### Requirement
Work through the lines below and count those holding "second"; reply with the number only.

Top of Excerpted records

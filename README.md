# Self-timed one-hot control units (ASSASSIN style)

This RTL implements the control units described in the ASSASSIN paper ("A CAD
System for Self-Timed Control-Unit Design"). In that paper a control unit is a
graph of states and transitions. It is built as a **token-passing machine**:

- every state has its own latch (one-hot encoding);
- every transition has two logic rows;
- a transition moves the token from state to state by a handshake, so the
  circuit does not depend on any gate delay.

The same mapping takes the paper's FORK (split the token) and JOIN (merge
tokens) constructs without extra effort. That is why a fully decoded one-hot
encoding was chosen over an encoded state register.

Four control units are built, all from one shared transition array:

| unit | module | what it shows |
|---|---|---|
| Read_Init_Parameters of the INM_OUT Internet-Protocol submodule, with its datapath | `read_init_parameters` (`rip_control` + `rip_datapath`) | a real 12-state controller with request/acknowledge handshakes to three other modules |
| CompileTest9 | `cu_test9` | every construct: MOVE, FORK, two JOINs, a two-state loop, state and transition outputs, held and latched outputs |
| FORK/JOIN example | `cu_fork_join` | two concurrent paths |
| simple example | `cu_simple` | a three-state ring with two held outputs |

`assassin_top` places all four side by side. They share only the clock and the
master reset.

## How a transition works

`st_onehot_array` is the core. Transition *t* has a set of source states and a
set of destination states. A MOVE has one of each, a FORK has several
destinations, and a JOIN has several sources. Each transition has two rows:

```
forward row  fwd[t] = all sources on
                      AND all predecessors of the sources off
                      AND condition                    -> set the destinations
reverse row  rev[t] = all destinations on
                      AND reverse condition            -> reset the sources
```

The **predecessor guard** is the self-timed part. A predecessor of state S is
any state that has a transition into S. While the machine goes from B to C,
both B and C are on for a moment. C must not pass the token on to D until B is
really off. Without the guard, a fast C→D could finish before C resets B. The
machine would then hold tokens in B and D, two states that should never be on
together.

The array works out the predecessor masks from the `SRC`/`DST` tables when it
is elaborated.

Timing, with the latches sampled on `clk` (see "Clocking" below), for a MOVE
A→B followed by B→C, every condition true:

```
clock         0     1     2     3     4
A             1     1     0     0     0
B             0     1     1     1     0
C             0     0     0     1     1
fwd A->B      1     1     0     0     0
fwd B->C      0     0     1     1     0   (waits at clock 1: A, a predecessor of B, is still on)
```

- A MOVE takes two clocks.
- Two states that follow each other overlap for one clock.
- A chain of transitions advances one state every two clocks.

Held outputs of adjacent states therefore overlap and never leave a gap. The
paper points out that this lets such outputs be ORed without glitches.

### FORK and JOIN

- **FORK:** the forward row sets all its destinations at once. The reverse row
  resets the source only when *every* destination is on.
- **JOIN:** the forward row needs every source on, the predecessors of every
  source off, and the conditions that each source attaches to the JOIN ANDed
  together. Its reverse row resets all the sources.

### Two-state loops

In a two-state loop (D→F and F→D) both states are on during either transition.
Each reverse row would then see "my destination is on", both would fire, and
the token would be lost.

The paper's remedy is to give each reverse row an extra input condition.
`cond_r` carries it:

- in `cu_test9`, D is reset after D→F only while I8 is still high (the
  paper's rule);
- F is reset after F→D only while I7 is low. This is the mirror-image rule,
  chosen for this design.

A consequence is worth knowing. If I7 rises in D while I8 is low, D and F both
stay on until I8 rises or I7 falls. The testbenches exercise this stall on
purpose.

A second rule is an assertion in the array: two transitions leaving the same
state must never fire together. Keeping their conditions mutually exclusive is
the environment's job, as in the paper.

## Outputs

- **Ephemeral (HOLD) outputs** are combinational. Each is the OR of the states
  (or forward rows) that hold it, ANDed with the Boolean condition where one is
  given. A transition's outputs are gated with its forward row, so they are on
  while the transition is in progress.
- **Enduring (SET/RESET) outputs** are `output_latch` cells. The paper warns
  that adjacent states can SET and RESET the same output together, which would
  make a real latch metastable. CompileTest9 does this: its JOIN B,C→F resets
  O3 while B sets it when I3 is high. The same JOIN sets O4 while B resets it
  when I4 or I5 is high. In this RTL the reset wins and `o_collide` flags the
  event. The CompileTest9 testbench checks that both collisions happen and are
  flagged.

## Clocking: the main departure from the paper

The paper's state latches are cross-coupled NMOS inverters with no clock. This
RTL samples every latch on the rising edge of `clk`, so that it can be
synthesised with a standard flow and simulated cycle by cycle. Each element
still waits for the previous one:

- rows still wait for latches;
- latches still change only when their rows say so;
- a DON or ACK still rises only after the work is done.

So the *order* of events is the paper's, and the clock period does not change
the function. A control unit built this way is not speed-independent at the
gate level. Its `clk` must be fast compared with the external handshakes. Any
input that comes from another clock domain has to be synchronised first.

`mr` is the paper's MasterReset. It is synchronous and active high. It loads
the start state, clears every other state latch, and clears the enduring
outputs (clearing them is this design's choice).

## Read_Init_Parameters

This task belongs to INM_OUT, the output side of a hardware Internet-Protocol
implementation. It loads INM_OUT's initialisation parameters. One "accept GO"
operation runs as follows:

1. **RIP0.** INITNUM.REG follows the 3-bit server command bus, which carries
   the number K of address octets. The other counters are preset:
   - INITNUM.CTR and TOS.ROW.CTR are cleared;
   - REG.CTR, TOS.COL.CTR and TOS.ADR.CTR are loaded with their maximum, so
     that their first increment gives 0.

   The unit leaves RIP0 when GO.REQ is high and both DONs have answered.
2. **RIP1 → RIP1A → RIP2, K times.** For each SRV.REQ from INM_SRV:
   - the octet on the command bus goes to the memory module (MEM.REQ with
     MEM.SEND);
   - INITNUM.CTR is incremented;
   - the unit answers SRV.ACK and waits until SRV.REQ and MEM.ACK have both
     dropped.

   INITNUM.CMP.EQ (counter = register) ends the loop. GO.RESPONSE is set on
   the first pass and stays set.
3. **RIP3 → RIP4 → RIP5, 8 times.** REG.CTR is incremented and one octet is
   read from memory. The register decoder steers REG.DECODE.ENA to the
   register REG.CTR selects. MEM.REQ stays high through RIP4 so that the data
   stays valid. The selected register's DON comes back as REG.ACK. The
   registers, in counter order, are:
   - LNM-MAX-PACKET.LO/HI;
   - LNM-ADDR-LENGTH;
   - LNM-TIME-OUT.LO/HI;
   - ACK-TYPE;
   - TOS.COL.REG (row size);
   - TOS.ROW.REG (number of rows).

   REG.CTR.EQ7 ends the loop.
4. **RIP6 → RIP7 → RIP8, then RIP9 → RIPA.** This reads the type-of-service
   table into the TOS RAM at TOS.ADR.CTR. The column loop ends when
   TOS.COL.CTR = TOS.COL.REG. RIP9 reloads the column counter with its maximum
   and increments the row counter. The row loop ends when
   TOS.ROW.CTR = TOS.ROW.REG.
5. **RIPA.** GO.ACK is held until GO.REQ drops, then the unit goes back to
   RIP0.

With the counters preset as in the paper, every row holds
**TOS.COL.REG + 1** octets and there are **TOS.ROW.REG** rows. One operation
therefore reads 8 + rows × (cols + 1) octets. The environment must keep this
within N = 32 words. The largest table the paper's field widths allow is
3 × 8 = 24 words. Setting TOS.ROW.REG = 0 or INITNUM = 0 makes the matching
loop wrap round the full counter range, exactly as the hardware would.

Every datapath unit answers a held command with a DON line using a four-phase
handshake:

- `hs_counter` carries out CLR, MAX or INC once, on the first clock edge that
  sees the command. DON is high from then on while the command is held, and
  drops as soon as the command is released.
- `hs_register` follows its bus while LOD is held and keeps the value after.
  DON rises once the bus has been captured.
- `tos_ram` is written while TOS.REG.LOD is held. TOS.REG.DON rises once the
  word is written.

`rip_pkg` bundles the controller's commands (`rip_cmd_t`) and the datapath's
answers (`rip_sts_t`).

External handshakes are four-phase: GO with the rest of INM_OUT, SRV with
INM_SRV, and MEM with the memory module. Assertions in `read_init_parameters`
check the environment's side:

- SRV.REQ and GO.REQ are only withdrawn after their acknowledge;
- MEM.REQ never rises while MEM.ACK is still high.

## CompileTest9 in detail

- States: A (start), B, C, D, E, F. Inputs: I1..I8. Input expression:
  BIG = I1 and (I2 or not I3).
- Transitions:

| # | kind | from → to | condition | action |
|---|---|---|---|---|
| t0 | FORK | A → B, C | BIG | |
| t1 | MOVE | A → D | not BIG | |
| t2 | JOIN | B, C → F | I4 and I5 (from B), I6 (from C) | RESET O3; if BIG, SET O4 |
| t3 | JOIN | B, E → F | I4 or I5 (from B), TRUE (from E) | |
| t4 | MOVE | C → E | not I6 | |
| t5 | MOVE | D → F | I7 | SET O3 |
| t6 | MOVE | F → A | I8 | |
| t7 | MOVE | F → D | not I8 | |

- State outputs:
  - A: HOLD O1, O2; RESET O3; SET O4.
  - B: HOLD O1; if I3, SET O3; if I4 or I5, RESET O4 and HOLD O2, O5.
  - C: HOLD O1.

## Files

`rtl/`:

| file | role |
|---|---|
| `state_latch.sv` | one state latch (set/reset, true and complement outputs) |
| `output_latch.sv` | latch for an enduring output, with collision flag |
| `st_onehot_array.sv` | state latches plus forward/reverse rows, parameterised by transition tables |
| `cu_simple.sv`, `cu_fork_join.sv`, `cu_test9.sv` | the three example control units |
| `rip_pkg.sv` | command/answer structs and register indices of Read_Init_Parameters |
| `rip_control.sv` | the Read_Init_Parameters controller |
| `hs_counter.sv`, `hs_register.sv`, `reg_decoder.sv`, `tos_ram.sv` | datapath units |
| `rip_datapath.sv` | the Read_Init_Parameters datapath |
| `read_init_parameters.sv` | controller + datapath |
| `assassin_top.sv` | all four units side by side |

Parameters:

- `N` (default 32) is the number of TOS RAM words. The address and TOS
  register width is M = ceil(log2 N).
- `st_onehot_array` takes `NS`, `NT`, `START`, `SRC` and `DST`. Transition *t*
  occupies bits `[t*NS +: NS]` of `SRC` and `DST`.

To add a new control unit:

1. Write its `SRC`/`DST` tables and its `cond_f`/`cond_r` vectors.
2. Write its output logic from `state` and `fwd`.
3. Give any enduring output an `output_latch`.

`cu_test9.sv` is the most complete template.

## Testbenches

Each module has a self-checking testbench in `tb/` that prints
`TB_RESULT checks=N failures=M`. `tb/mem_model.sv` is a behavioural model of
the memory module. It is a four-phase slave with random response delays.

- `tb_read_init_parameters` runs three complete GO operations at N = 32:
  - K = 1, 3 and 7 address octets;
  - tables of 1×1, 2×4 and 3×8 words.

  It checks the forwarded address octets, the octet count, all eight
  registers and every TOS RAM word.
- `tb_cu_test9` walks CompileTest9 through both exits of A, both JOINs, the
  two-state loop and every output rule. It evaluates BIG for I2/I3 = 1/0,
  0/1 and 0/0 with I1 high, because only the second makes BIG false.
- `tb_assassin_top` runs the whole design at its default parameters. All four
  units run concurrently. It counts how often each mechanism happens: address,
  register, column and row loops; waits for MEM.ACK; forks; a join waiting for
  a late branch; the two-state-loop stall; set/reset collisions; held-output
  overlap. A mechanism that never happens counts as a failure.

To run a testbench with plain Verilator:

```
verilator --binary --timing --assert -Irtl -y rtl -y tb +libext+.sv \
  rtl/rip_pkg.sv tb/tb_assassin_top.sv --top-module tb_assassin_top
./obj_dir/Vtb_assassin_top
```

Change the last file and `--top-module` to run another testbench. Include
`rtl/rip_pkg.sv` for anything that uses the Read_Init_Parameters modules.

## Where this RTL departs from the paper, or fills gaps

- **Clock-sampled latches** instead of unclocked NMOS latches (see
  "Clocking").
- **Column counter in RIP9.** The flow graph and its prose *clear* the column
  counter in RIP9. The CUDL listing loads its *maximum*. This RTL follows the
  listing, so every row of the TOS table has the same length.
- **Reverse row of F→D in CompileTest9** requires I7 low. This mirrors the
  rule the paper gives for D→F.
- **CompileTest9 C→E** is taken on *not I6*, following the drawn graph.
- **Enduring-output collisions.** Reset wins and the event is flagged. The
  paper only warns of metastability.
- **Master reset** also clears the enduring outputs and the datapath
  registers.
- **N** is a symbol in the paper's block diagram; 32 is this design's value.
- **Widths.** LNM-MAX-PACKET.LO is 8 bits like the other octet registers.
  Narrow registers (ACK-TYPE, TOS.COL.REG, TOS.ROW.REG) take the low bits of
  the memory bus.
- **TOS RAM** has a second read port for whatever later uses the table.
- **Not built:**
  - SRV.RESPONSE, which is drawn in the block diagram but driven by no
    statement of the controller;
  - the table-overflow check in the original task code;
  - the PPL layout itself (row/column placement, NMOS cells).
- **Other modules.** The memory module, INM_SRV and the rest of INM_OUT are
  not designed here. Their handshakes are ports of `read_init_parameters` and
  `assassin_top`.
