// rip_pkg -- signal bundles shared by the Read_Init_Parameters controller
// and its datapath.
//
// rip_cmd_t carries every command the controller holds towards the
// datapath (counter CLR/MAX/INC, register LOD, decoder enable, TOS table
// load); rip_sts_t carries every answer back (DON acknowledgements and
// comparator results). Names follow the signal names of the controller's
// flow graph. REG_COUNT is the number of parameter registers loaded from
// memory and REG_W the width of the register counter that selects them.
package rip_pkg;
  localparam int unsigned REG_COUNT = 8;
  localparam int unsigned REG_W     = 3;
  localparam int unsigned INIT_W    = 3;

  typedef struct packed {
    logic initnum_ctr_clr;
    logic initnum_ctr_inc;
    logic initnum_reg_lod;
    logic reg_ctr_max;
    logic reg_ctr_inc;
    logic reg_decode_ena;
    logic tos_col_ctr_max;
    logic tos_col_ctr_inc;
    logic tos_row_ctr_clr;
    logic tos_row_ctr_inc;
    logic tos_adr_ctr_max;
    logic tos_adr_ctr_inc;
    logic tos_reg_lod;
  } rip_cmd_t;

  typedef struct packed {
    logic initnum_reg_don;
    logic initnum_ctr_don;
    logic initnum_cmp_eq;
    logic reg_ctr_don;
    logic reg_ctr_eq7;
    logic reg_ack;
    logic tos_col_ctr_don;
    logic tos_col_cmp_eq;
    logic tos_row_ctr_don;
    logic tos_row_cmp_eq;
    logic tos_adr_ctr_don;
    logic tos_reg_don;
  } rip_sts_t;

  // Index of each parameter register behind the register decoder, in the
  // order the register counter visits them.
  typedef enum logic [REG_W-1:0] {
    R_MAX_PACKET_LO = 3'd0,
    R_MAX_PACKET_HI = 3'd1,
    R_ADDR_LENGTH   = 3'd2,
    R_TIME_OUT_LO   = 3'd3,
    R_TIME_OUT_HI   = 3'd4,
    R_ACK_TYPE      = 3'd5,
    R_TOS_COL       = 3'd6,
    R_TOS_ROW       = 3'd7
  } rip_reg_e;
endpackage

Bottom of Excerpted records

### Result for this exercise
3